By Mythili Mishra
The ‘ghost of Bofors’ has returned to haunt the Congress. Demanding an enquiry into the scandal that shook the Rajiv Gandhi government, the Parliamentary Affairs Minister, Ananth Kumar said, “The former Prime Minister Rajiv Gandhi was involved in this. There must be a thorough probe. The country should know a complete truth.” This came after a parliamentary panel suggested that the case should be reopened, as there were several holes in the previous investigations.
Murky beginnings of an international scandal
In 1986, India signed a multi-million arms deal with the Swedish company, Bofors AB, for the supply of 410 155mm Howitzer field guns. In the subsequent year, following the deal, news of a possible scam broke out on a Swedish radio channel. The deal was seemingly acquired with the substantial aid of bribery. Bofors had allegedly paid ₹640 million in kickbacks to top Indian politicians and key defence officials. However, it eventually ended in a scandal that implicated the then Prime Minister, Rajiv Gandhi, and several other Congress politicians including top bureaucrats. A journalist, Chitra Subramaniam, secured several documents that contained details about these payoffs. The unprecedented scale of the scam contributed to the decline of the popularity and eventual defeat of Rajiv Gandhi in 1989. He also came close to being dismissed by the President, Giani Zail Singh, over corruption charges and for failing to perform his constitutional duty of keeping the President informed.
Tracing cold trails
A Joint Parliamentary Committee was soon set up to look into the allegations. Ottavio Quattrocchi became a person of interest in the investigation. He was reportedly close to the Gandhi family, supposedly being the broker between the corporation and the Indian government. In 1999, the CBI, under the National Democratic Alliance (NDA) government, filed a charge sheet against Quattrocchi, Win Chadha, Rajiv Gandhi, the Defence Secretary S. K. Bhatnagar, and other officials. However, prior to this, Gandhi was assassinated by LTTE militants. Further, in 2001, Win Chadha and S. K. Bhatnagar died. Additionally, the Indian government was unsuccessful in its attempt to extradite (bring him under Indian jurisdiction) Quattrocchi from Argentina in 2006. He died of a heart attack in Milan in 2013. Several analysts have maintained that the CBI was forced to toe the line in its investigation. For instance, the United Progressive Alliance (UPA) government, which came into power in 2004, quashed the CBI’s attempt to file a special leave petition (SLP). This was against the order of the Delhi High Court, which dismissed all charges.

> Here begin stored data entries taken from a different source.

// fmci_ctrl -- folding controller of the FMCI interleaver and deinterleaver.
//
// A folded architecture time-multiplexes its registers: which register loads
// what, and which register drives the output, depends only on the time
// instance 4l+m of the current symbol. This block produces m (slot) with a
// modulo-N_SLOTS counter that advances once per accepted symbol (en = 1), so
// a stalled stream freezes the whole schedule. It also counts accepted
// symbols, saturating at FILL, and raises primed once FILL symbols have been
// accepted: from then on every output of the datapath is a real symbol.
//
// Interface: clk, active-low synchronous rst_n, en (one symbol this cycle).
// slot and primed are registered and describe the symbol presented in the
// current cycle. After reset slot = 0 and primed = 0.
//
// The counter itself is the control circuit the folding transformation
// calls for; the primed flag and the stall behaviour are this design's own.
module fmci_ctrl
  import fmci_pkg::slot_t, fmci_pkg::N_SLOTS, fmci_pkg::INT_FIRST_OUT;
#(
  parameter int unsigned FILL = INT_FIRST_OUT   // symbols accepted before outputs are valid
) (
  input  logic  clk,
  input  logic  rst_n,
  input  logic  en,
  output slot_t slot,
  output logic  primed
);

  localparam int unsigned CNT_W = $clog2(FILL + 1) < 1 ? 1 : $clog2(FILL + 1);

  logic [CNT_W-1:0] accepted;

  always_ff @(posedge clk) begin
    if (!rst_n) begin
      slot     <= '0;
      accepted <= '0;
    end else if (en) begin
      slot <= (slot == slot_t'(N_SLOTS - 1)) ? '0 : slot + slot_t'(1);
      if (accepted != CNT_W'(FILL))
        accepted <= accepted + CNT_W'(1);
    end
  end

  assign primed = (accepted == CNT_W'(FILL));

endmodule
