// tb_fmci_ctrl -- self-checking test of the folding controller.
//
// Drives en with random stalls and compares slot and primed with a reference
// count of accepted symbols kept in the testbench: slot must equal the count
// modulo 4, primed must rise exactly when the count reaches FILL and stay
// high. Also checks that a mid-run reset returns slot to 0.
module tb_fmci_ctrl;
  import fmci_pkg::*;

  localparam int unsigned FILL = 3;

  logic  clk = 0;
  logic  rst_n = 0;
  logic  en = 0;
  slot_t slot;
  logic  primed;

  int checks = 0, failures = 0;
  int accepted = 0;
  int stalls = 0;

  fmci_ctrl #(.FILL(FILL)) dut (.*);

  always #5 clk = ~clk;

  initial begin
    repeat (2000) @(posedge clk);
    failures++;
    $display("watchdog expired");
    $display("TB_RESULT checks=%0d failures=%0d", checks, failures);
    $finish;
  end

  task automatic check_state();
    checks++;
    if (slot != slot_t'(accepted % N_SLOTS) || primed != (accepted >= FILL)) begin
      failures++;
      $display("mismatch after %0d symbols: slot=%0d primed=%0b", accepted, slot, primed);
    end
  endtask

  initial begin
    repeat (2) @(posedge clk);
    rst_n <= 1;
    @(negedge clk);
    check_state();
    for (int i = 0; i < 400; i++) begin
      en = ($urandom_range(3) != 0);
      if (!en) stalls++;
      @(posedge clk);
      if (en) accepted++;
      @(negedge clk);
      check_state();
      if (i == 200) begin
        rst_n = 0;
        en = 1;
        @(posedge clk);
        accepted = 0;
        @(negedge clk);
        rst_n = 1;
        check_state();
      end
    end
    checks++;
    if (stalls == 0) begin failures++; $display("no stall exercised"); end
    $display("TB_RESULT checks=%0d failures=%0d", checks, failures);
    $finish;
  end
endmodule
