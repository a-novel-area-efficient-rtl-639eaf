// fmci_deinterleaver -- folded deinterleaver matching fmci_interleaver.
//
// The deinterleaver undoes the interleaver's permutation by giving every
// symbol the complementary delay, so that all symbols see the same total
// delay of three cycles: d passes straight through, a and c wait one cycle,
// b waits two. Lifetime analysis of these delays needs one register, and the
// allocation table fmci_pkg::DEI_* gives, per time instance 4l+m, whether the
// register loads the incoming symbol or holds, and whether the output takes
// the register or the incoming symbol.
//
// Input order per period (slots 0..3): d, a, c, b, as produced by
// fmci_interleaver. Output order: d, b, a, c in slots 0..3, which is the
// original c, d, b, a sequence delayed by exactly three cycles.
//
// Interface: en = 1 accepts one symbol, en = 0 stalls. The slot counter must
// be aligned with the interleaver's: both are reset together and share en.
// out_valid rises three accepted symbols after reset (first symbol of the
// original stream) and stays high. In slot 0 sym_out is a combinational copy
// of sym_in.
//
// The FMCI paper only names the deinterleaver and quotes the
// end-to-end delay it measures; this table was derived the same way the
// paper derives the interleaver's.
module fmci_deinterleaver
  import fmci_pkg::slot_t, fmci_pkg::SRC_IN, fmci_pkg::E2E_DELAY,
         fmci_pkg::DEI_R_NEXT, fmci_pkg::DEI_OUT;
#(
  parameter int unsigned DATA_W = 1   // bits per symbol
) (
  input  logic              clk,
  input  logic              rst_n,
  input  logic              en,
  input  logic [DATA_W-1:0] sym_in,
  output logic [DATA_W-1:0] sym_out,
  output logic              out_valid,
  output slot_t             slot
);

  logic [DATA_W-1:0] r;
  logic              primed;

  fmci_ctrl #(.FILL(E2E_DELAY)) u_ctrl (
    .clk   (clk),
    .rst_n (rst_n),
    .en    (en),
    .slot  (slot),
    .primed(primed)
  );

  always_ff @(posedge clk) begin
    if (!rst_n)
      r <= '0;
    else if (en && DEI_R_NEXT[slot] == SRC_IN)
      r <= sym_in;
  end

  assign sym_out   = (DEI_OUT[slot] == SRC_IN) ? sym_in : r;
  assign out_valid = primed;

endmodule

Current agitations put Congress at risk
Sten Lindstrom, the Swedish police official who led the investigations, recently said that Rajiv Gandhi and Palme had discussed the details of a financial quid-pro-quo before the deal. Under this, Bofors would pay money to a foundation in Sweden to make it easier for the payments to reach Indians. Sten claimed that kickbacks of 50 million SEK were paid, which went to Quattrochi from Bofors. He also claimed that Rajiv Gandhi hid certain information from the Parliament and was complicit in the scam, causing an immense uproar. The demand to reopen the case had support among the parliamentarians. A BJP MP, Meenakshi Lekhi, demanded the opening of the ‘boxes’. She said that the ‘ghost of Bofors’ would continue to haunt the Parliament, and that there were documents related to the discussions between Rajiv Gandhi and the then Swedish Prime Minister, Olof Palme, which proved the same.
Congress Vice President, Rahul Gandhi evaded the issue, saying, “They (BJP) have been responding for the last 30 years, let them continue to do so for another 30 years.” Party President Sonia Gandhi’s response was more forceful. “Don’t let them raise Bofors,” she told the party, “They are trying to taint my husband and our former leader. We cannot allow this and the party will go to any extent to protect the image of Rajiv-ji.” She had also asked her party members to ‘hit back with their scams’ if attempts are made to tarnish the Gandhi name.
PAC takes a strong stance
Since a sub-committee of the Public Accounts Committee (PAC) with no Congress members has called a probe, the issue cannot be brushed under the carpet. While the BJP claims that there was disruption caused by Congress MPs by tearing and throwing papers on the Chair — eventually leading to their suspension — this also seems to be a convenient time for the issue to prop up as the stand-off with China intensifies. Contentious issues of national security and public funds must be discussed in the Parliament and the due process must be followed in an investigation. The media must not be silenced and it must ‘tarnish’ images. On the other hand, an issue of this importance must not be politicised and made into a smokescreen for the party in power.